> _WORK ITEM_
Count the lines in the material below that contain the word "rlim" and give the number alone.

> _EXTRACTED MATERIAL_

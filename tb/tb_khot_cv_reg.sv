// tb_khot_cv_reg: self-checking testbench of the rotating control vector.
//
// Two instances run side by side: a plain five-bit vector for a five-stage
// pipeline (M = N = 5) and an extended eight-bit vector (M = 5, N = 8). A
// reference model, written separately here, predicts the vector every cycle:
// rotation towards the back of the pipeline, a pending target rotating in
// lockstep, and replacement of only the bit entering fetch. On top of the
// exact comparison the testbench checks:
//   - reset gives the full-hot vector;
//   - a one-hot vector powers exactly one stage per cycle and retires one
//     instruction every N cycles;
//   - no in-flight instruction ever sits in an unpowered stage (an occupancy
//     model moves instructions with the vector), including across switches;
//   - a switch finishes within N advancing cycles, or 2N without overshoot,
//     and without overshoot the set-bit count never exceeds max(old, new);
//   - a stall (adv low) freezes the vector;
//   - with sw_any_phase the target rotation chosen is the one a plain switch
//     would finish soonest (found here by trying every rotation);
//   - on the extended vector each stage is on k/N of the time.
module tb_khot_cv_reg;
  localparam int M  = 5;
  localparam int NA = 5;
  localparam int NB = 8;

  logic clk = 1'b0, rst_n = 1'b0, adv = 1'b0, no_ov = 1'b0, anyp = 1'b0;
  logic req_a = 1'b0, req_b = 1'b0;
  logic [NA-1:0] tgt_a = '0, cv_a, target_a;
  logic [NB-1:0] tgt_b = '0, cv_b, target_b;
  logic [M-1:0]  son_a, son_b;
  logic busy_a, busy_b;
  logic [$clog2(NA+1)-1:0] cnt_a;
  logic [$clog2(NB+1)-1:0] cnt_b;
  int checks = 0, failures = 0;
  int cycle = 0;

  always #5 clk = ~clk;
  always @(posedge clk) cycle <= cycle + 1;

  khot_cv_reg #(.M(M), .N(NA)) dut_a (
    .clk, .rst_n, .adv, .sw_req(req_a), .sw_target(tgt_a), .sw_any_phase(anyp), .no_overshoot(no_ov),
    .cv(cv_a), .stage_on(son_a), .busy(busy_a), .target(target_a), .hot_cnt(cnt_a));
  khot_cv_reg #(.M(M), .N(NB)) dut_b (
    .clk, .rst_n, .adv, .sw_req(req_b), .sw_target(tgt_b), .sw_any_phase(anyp), .no_overshoot(no_ov),
    .cv(cv_b), .stage_on(son_b), .busy(busy_b), .target(target_b), .hot_cnt(cnt_b));

  task automatic check(input bit ok, input string what);
    checks++;
    if (!ok) begin
      failures++;
      $display("FAIL @%0d: %s", cycle, what);
    end
  endtask

  // ---------------- reference model (instance A and B share the code) ----------------
  int unsigned rcv[2], rtgt[2], rlim[2];
  bit          rbusy[2];
  int unsigned occ[2];          // in-flight instructions, one bit per stage
  int          retired[2];

  function automatic int unsigned rotr(int unsigned v, int n);
    return (v >> 1) | ((v & 1) << (n - 1));
  endfunction
  function automatic int pc(int unsigned v);
    int c = 0;
    for (int i = 0; i < 32; i++) c += (v >> i) & 1;
    return c;
  endfunction

  // rotations a plain switch from vector v to target t needs
  function automatic int sim_len(int unsigned v, int unsigned t, int n);
    int len = 0;
    while (v != t && len < 4 * n) begin
      v = rotr(v, n);
      t = rotr(t, n);
      if ((t >> (M-1)) & 1) v |= (1 << (M-1)); else v &= ~(1 << (M-1));
      len++;
    end
    return len;
  endfunction

  int n_faster = 0;
  task automatic ref_step(int i, int n, bit req, int unsigned newt);
    int unsigned r, t, v, cand, best;
    int bl, cl;
    if (req && anyp) begin
      // try every rotation of the target, keep the quickest (first on ties)
      v = adv ? rotr(rcv[i], n) : rcv[i];
      cand = newt; best = newt;
      bl = sim_len(v, adv ? rotr(newt, n) : newt, n);
      for (int k = 1; k < n; k++) begin
        cand = rotr(cand, n);
        cl = sim_len(v, adv ? rotr(cand, n) : cand, n);
        if (cl < bl) begin bl = cl; best = cand; end
      end
      if (best != newt) n_faster++;
      newt = best;
    end
    if (req) begin
      rlim[i] = (pc(rcv[i]) > pc(newt)) ? pc(rcv[i]) : pc(newt);
      rbusy[i] = 1;
      if (adv) begin rcv[i] = rotr(rcv[i], n); rtgt[i] = rotr(newt, n); end
      else rtgt[i] = newt;
    end else if (adv) begin
      r = rotr(rcv[i], n);
      t = rotr(rtgt[i], n);
      if (rbusy[i]) begin
        if (((t >> (M-1)) & 1) == 0) r &= ~(1 << (M-1));
        else if (!no_ov || pc(r) < rlim[i]) r |= (1 << (M-1));
      end
      rcv[i] = r; rtgt[i] = t;
      if (rbusy[i] && r == t) rbusy[i] = 0;
    end else if (rbusy[i] && rcv[i] == rtgt[i]) rbusy[i] = 0;
    if (adv) begin
      // instructions advance with the vector; the last stage retires
      if (occ[i] & 1) retired[i]++;
      occ[i] = occ[i] >> 1;
      if ((rcv[i] >> (M-1)) & 1) occ[i] |= (1 << (M-1));
    end
  endtask

  // apply the reference on every clock edge, then compare after the edge
  always @(posedge clk) begin
    if (!rst_n) begin
      rcv[0] = 32'h1f; rtgt[0] = 32'h1f; rbusy[0] = 0; occ[0] = 0;
      rcv[1] = 32'hff; rtgt[1] = 32'hff; rbusy[1] = 0; occ[1] = 0;
    end else begin
      ref_step(0, NA, req_a, tgt_a);
      ref_step(1, NB, req_b, tgt_b);
    end
  end

  always @(negedge clk) if (rst_n) begin
    check(cv_a == NA'(rcv[0]), $sformatf("A cv %b exp %b", cv_a, NA'(rcv[0])));
    check(cv_b == NB'(rcv[1]), $sformatf("B cv %b exp %b", cv_b, NB'(rcv[1])));
    check(busy_a == rbusy[0] && busy_b == rbusy[1], "busy flag");
    check(int'(cnt_a) == pc(rcv[0]) && int'(cnt_b) == pc(rcv[1]), "hot count");
    // every in-flight instruction sits in a powered stage
    check((occ[0] & ~32'(son_a)) == 0, $sformatf("A instruction in unpowered stage occ=%b on=%b", occ[0], son_a));
    check((occ[1] & ~32'(son_b)) == 0, $sformatf("B instruction in unpowered stage occ=%b on=%b", occ[1], son_b));
    if (no_ov && busy_a) check(int'(cnt_a) <= int'(rlim[0]), "A overshoot");
    if (no_ov && busy_b) check(int'(cnt_b) <= int'(rlim[1]), "B overshoot");
  end

  // ---------------- stimulus ----------------
  task automatic switch_a(input logic [NA-1:0] t, output int lat);
    @(posedge clk); #1 req_a = 1; tgt_a = t;
    @(posedge clk); #1 req_a = 0;
    lat = 0;
    while (busy_a) begin @(posedge clk); #1 if (adv) lat++; end
  endtask
  task automatic switch_b(input logic [NB-1:0] t, output int lat);
    @(posedge clk); #1 req_b = 1; tgt_b = t;
    @(posedge clk); #1 req_b = 0;
    lat = 0;
    while (busy_b) begin @(posedge clk); #1 if (adv) lat++; end
  endtask

  int lat, r0, on_cnt[M], nsw_fast = 0, nsw_slow = 0, nstall = 0;
  logic [NA-1:0] held;

  initial begin
    repeat (3) @(posedge clk);
    #1 rst_n = 1;
    check(cv_a == '1 && cv_b == '1, "reset value is full hot");
    adv = 1;
    repeat (4) @(posedge clk);

    // full hot -> one hot, then measure the instruction rate
    switch_a(5'b10000, lat);
    check(lat <= NA, $sformatf("switch latency %0d > N", lat));
    r0 = retired[0];
    repeat (NA * 8) begin
      @(posedge clk); #1 check($countones(son_a) == 1, "one-hot: exactly one stage on");
    end
    check(retired[0] - r0 == 8, $sformatf("one-hot retires 1 per %0d cycles (got %0d in %0d)", NA, retired[0]-r0, NA*8));

    // stall freezes the vector
    @(posedge clk); #1 adv = 0; held = cv_a;
    repeat (6) begin @(posedge clk); #1 check(cv_a == held, "stall holds vector"); nstall++; end
    adv = 1;

    // random switches, with and without overshoot protection, random stalls
    for (int it = 0; it < 60; it++) begin
      no_ov = it[0];
      anyp  = it[1];
      fork
        begin
          switch_a(NA'($urandom), lat);
          check(lat <= (no_ov ? 2*NA : NA) + 1, $sformatf("A switch latency %0d", lat));
        end
        begin
          repeat ($urandom_range(2, 12)) begin
            @(posedge clk); #1 adv = ($urandom_range(0, 3) != 0);
          end
          adv = 1;
        end
      join
      if (no_ov) nsw_slow++; else nsw_fast++;
      repeat ($urandom_range(0, 6)) @(posedge clk);
    end
    adv = 1;

    // extended vector: 2 of 8 bits set -> each stage on 2/8 of the cycles
    no_ov = 0;
    switch_b(8'b1000_0100, lat);
    check(lat <= NB, "B switch latency");
    for (int s = 0; s < M; s++) on_cnt[s] = 0;
    repeat (NB * 10) begin
      @(posedge clk); #1
      for (int s = 0; s < M; s++) on_cnt[s] += son_b[s];
    end
    for (int s = 0; s < M; s++) check(on_cnt[s] == 20, $sformatf("B stage %0d on %0d/80", s, on_cnt[s]));
    for (int it = 0; it < 30; it++) begin
      no_ov = it[0];
      anyp  = it[1];
      switch_b(NB'($urandom), lat);
      check(lat <= (no_ov ? 2*NB : NB) + 1, $sformatf("B switch latency %0d", lat));
    end

    check(nstall > 0 && nsw_fast > 0 && nsw_slow > 0 && n_faster > 0, "all mechanisms exercised");
    $display("switches: %0d plain, %0d no-overshoot, %0d re-phased; retired A=%0d B=%0d", nsw_fast, nsw_slow, n_faster, retired[0], retired[1]);
    $display("TB_RESULT checks=%0d failures=%0d", checks, failures);
    $finish;
  end

  initial begin
    repeat (20000) @(posedge clk);
    failures++;
    $display("watchdog expired");
    $display("TB_RESULT checks=%0d failures=%0d", checks, failures);
    $finish;
  end
endmodule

> _RESPONSE_
5